8. Capture carbon at coal-to-synfuels plant.
I really don't understand this one, surely that synfuel is going to be used in transport and generate just as much CO2 as today?


And given the incredible ambition of some of the other options, I'm not sure why nuclear is restricted to just one wedge... to be similarly ambitious, nuclear could take 3 wedges:

9A, B, C: Generate electricity equivalent to 2006 total usage from nuclear power.

And the key thing to notice is: even then, there's so much more to do.

Rod Adams said...

Eric:

What if we built nuclear plants at the US pace from 1963-1973 but extended that to the rest of the world?

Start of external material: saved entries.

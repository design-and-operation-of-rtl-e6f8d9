// Testbench for mcu_2910: a directed microprogram walk whose next-address
// values are worked out by hand from the Am2910 instruction table: reset to
// 0, CONT, JMP, CJP taken and not taken, CJS/CRTN subroutine, PUSH + RFCT
// loop running counter+1 times, LDCT + RPCT, JRP, CJV, LOOP, CJPP, TWB,
// JSRP, JZ clearing the stack, the five-word stack and FULL, and the
// carry-in low (PCIN = 1) holding the microprogram counter.  One address
// per clock when the enable is high, none when it is low.
module tb_mcu_2910;
  import acc_pkg::*;
  logic clk = 0, rst = 1, ce = 1, pass = 0, ci = 1, full;
  mcu_fn_e fn = CONT;
  logic [10:0] d = 0, y;
  always #25 clk = ~clk;
  `include "tb_util.svh"

  mcu_2910 #(.AW(11)) dut (.clk, .rst, .ce, .fn, .pass, .ci, .d, .y, .full);

  initial begin
    repeat (10000) @(posedge clk);
    failures++; finish_tb();
  end

  task automatic step(input mcu_fn_e f, input bit p, input int dd, input int exp_y, input bit c = 1);
    @(negedge clk);
    fn = f; pass = p; d = 11'(dd); ci = c; ce = 1;
    #1;
    check(y == 11'(exp_y), $sformatf("%s pass=%0b: Y = %0d, expected %0d", f.name(), p, y, exp_y));
  endtask

  initial begin
    repeat (2) @(negedge clk);
    #1 check(y == 0, "reset address 0");
    rst = 0;
    step(CONT, 0, 0, 1);          // first clock after reset moved upc to 1 -> 2
    step(CONT, 0, 0, 2);          // -> 3
    step(JMP,  0, 100, 100);      // -> 101
    step(CJP,  0, 200, 101);      // not taken -> 102
    step(CJP,  1, 200, 200);      // taken -> 201
    step(CJS,  1, 300, 300);      // push 201 -> 301
    step(CONT, 0, 0, 301);        // -> 302
    step(CRTN, 1, 0, 201);        // return, pop -> 202
    step(PUSH, 1, 2, 202);        // push 202 (loop top), R = 2 -> 203
    step(CONT, 0, 0, 203);
    step(RFCT, 0, 0, 202);        // R 2 -> 1
    step(CONT, 0, 0, 203);
    step(RFCT, 0, 0, 202);        // R 1 -> 0
    step(CONT, 0, 0, 203);
    step(RFCT, 0, 0, 204);        // R = 0: fall through, pop -> 205
    step(LDCT, 0, 1, 205);        // R = 1 -> 206
    step(RPCT, 0, 50, 50);        // R 1 -> 0
    step(RPCT, 0, 50, 51);        // R = 0: continue
    step(LDCT, 0, 77, 52);        // R = 77 -> 53
    step(JRP,  0, 40, 77);        // fail: jump to R -> 78
    step(JRP,  1, 40, 40);        // pass: jump to D -> 41
    step(CJV,  1, 400, 400);      // vector -> 401
    step(CJV,  0, 500, 401);      // -> 402
    step(PUSH, 0, 0, 402);        // push 402, R unchanged -> 403
    step(CONT, 0, 0, 403);
    step(LOOP, 0, 0, 402);        // fail: back to top of stack
    step(CONT, 0, 0, 403);
    step(LOOP, 1, 0, 404);        // pass: pop, continue -> 405
    step(CJS,  1, 600, 600);      // push 405
    step(CJPP, 1, 700, 700);      // jump and pop -> 701
    step(CRTN, 0, 0, 701);        // stack empty and not taken -> 702
    step(LDCT, 0, 1, 702);        // R = 1 -> 703
    step(PUSH, 0, 0, 703);        // push 703 -> 704
    step(TWB,  0, 900, 703);      // R = 1 != 0, fail: to TOS, R -> 0
    step(TWB,  0, 900, 900);      // R = 0, fail: pop, jump to D -> 901
    step(JSRP, 0, 30, 0);         // fail: to R, which TWB counted down to 0; push 901
    step(CRTN, 1, 0, 901);        // back -> 902
    step(JZ,   0, 0, 0);          // clear stack -> 1
    // fill the stack
    for (int k = 1; k <= 5; k++) step(PUSH, 0, 0, k);
    @(posedge clk); #1 check(full, "FULL after five pushes");
    step(CRTN, 1, 0, 5);          // TOS is the last pushed
    @(posedge clk); #1 check(!full, "not full after a pop");
    step(CRTN, 1, 0, 4);
    // PCIN = 1 (carry in 0): counter holds, same address again
    step(JZ,   0, 0, 0);
    step(CONT, 0, 0, 1, 0);       // -> upc stays 1
    step(CONT, 0, 0, 1, 1);       // -> 2
    step(CONT, 0, 0, 2);
    // clock enable low: nothing moves
    @(negedge clk); ce = 0;
    repeat (3) @(posedge clk);
    step(CONT, 0, 0, 3);          // step raises the enable again
    finish_tb();
  end
endmodule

If I remember correctly, those 10 years were the Great Bandwagon Market here and we started a huge number of projects, many of which are still operating today.

Rod

robert merkel said...

Sokolow's numbers clearly don't represent any kind of limit to what could be achieved in terms of new nuclear build, if the economics stack up compared to other non-emitting sources.

If we look at Rod's timeline, if we consider 1973, the US's real GDP is roughly double what it was then. So, even assuming that real construction costs are the same as then, and that the same fraction of the economy was devoted to building nuclear plants as was then, the USA should be able to build roughly double the amount of plants constructed in that period.

During World War II, the USA went from constructing about 3000 aircraft per year in 1939 to constructing 100,000 much more sophisticated aircraft per year in 1944.

By comparison, the task of switching from new-build coal to new-build nuclear, and an accelerated schedule of replacing old coal-fired power, hardly represents a challenge at all.